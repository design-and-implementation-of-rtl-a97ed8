// rfull_subtractor: reversible full subtractor built on a 3-to-8 decoder.
//
// Computes a - b - bin. The decoder turns {a, b, bin} into minterms m0..m7
// and two trees of Fredkin OR gates collect them:
//   diff[0] (difference) = m1 + m2 + m4 + m7
//   diff[1] (borrow out) = m1 + m2 + m3 + m7
// Only the existence of a decoder-based full subtractor is published (with
// quantum cost 63); this structure mirrors the full adder and costs
// 31 + 6 x 5 = 61. Minterms shared by both trees feed both directly.
// Combinational; no clock or reset.
module rfull_subtractor (
  input  logic [2:0] in,    // {a (minuend), b (subtrahend), bin}
  output logic [1:0] diff   // {borrow out, difference}
);
  import rev_pkg::*;
  localparam int unsigned QUANTUM_COST = qc_decoder(3) + 6 * QC_FREDKIN;

  logic [7:0] m;            // minterms
  logic d_lo, d_hi, b_lo, b_hi;

  rdec3x8 u_dec (.in(in), .out(m));

  rg_or u_d0 (.a(m[1]), .b(m[2]), .y(d_lo));
  rg_or u_d1 (.a(m[4]), .b(m[7]), .y(d_hi));
  rg_or u_d2 (.a(d_lo), .b(d_hi), .y(diff[0]));
  rg_or u_b0 (.a(m[1]), .b(m[2]), .y(b_lo));
  rg_or u_b1 (.a(m[3]), .b(m[7]), .y(b_hi));
  rg_or u_b2 (.a(b_lo), .b(b_hi), .y(diff[1]));
endmodule
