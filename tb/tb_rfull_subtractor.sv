// tb_rfull_subtractor: exhaustive self-check of the reversible full
// subtractor.
//
// All eight {a, b, bin} combinations; the two-bit result {borrow, diff}
// must satisfy a - b - bin = diff - 2 * borrow. A watchdog ends the run
// with a failure after 10 us.
module tb_rfull_subtractor;
  int checks = 0, failures = 0;
  logic [2:0] in;
  logic [1:0] diff;

  rfull_subtractor dut (.in(in), .diff(diff));

  initial begin : watchdog
    #10us;
    failures++;
    $display("TB_RESULT checks=%0d failures=%0d", checks, failures);
    $finish;
  end

  initial begin
    for (int i = 0; i < 8; i++) begin
      in = 3'(i);
      #1ns;
      checks++;
      if (int'(in[2]) - int'(in[1]) - int'(in[0]) != int'(diff[0]) - 2 * int'(diff[1])) begin
        failures++;
        $display("FAIL in=%03b diff=%02b", in, diff);
      end
    end
    $display("TB_RESULT checks=%0d failures=%0d", checks, failures);
    $finish;
  end
endmodule
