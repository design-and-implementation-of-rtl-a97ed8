// rmux4x1: reversible 4-to-1 multiplexer built on a 2-to-4 decoder.
//
// The decoder turns the select lines {c1, c0} into one-hot enables; four
// Fredkin AND gates pass only the selected data bit, and a tree of three
// Fredkin OR gates merges the four AND outputs into y. This decoder/AND/OR
// structure is the published one (quantum cost 11 + 4 x 5 + 3 x 5 = 46);
// the published single 4-input OR is built here as a 2-level tree.
// Combinational; no clock or reset.
module rmux4x1 (
  input  logic [3:0] in,    // data i0..i3
  input  logic [1:0] sel,   // {c1, c0}
  output logic       y      // in[sel]
);
  import rev_pkg::*;
  localparam int unsigned QUANTUM_COST = QC_DEC2X4 + 7 * QC_FREDKIN;

  logic [3:0] en;           // one-hot select
  logic [3:0] gated;        // in[i] & en[i]
  logic [1:0] merged;

  rdec2x4 u_dec (.in(sel), .out(en));

  for (genvar i = 0; i < 4; i++) begin : g_and
    rg_and u_and (.a(en[i]), .b(in[i]), .y(gated[i]));
  end

  rg_or u_or0 (.a(gated[0]),  .b(gated[1]),  .y(merged[0]));
  rg_or u_or1 (.a(gated[2]),  .b(gated[3]),  .y(merged[1]));
  rg_or u_or2 (.a(merged[0]), .b(merged[1]), .y(y));
endmodule
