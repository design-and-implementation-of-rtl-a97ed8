// tb_rmux4x1: exhaustive self-check of the reversible 4-to-1 multiplexer.
//
// Every select value with every data word: y must equal in[sel]. The
// quantum cost is compared with 46. A watchdog ends the run with a failure
// after 1 ms.
module tb_rmux4x1;
  int checks = 0, failures = 0;
  logic [3:0] in;
  logic [1:0] sel;
  logic y;

  rmux4x1 dut (.in(in), .sel(sel), .y(y));

  initial begin : watchdog
    #1ms;
    failures++;
    $display("TB_RESULT checks=%0d failures=%0d", checks, failures);
    $finish;
  end

  initial begin
    checks++;
    if (dut.QUANTUM_COST != 46) begin
      failures++;
      $display("FAIL quantum cost %0d", dut.QUANTUM_COST);
    end
    for (int s = 0; s < 4; s++) begin
      for (int d = 0; d < (1 << 4); d++) begin
        sel = 2'(s);
        in  = 4'(d);
        #1ns;
        checks++;
        if (y !== ((d >> s) & 1)) begin
          failures++;
          $display("FAIL sel=%0d in=%b y=%0b", s, in, y);
        end
      end
    end
    $display("TB_RESULT checks=%0d failures=%0d", checks, failures);
    $finish;
  end
endmodule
____
§ Work to be completed
Please repeat word for word the lines above that run from the beginning through the line containing "feed both directly.", keeping both the first and that last line.

§ Completed exercise
repository design-and-implementation-of-rtl-a97ed8
// rfull_subtractor: reversible full subtractor built on a 3-to-8 decoder.
//
// Computes a - b - bin. The decoder turns {a, b, bin} into minterms m0..m7
// and two trees of Fredkin OR gates collect them:
//   diff[0] (difference) = m1 + m2 + m4 + m7
//   diff[1] (borrow out) = m1 + m2 + m3 + m7
// Only the existence of a decoder-based full subtractor is published (with
// quantum cost 63); this structure mirrors the full adder and costs
// 31 + 6 x 5 = 61. Minterms shared by both trees feed both directly.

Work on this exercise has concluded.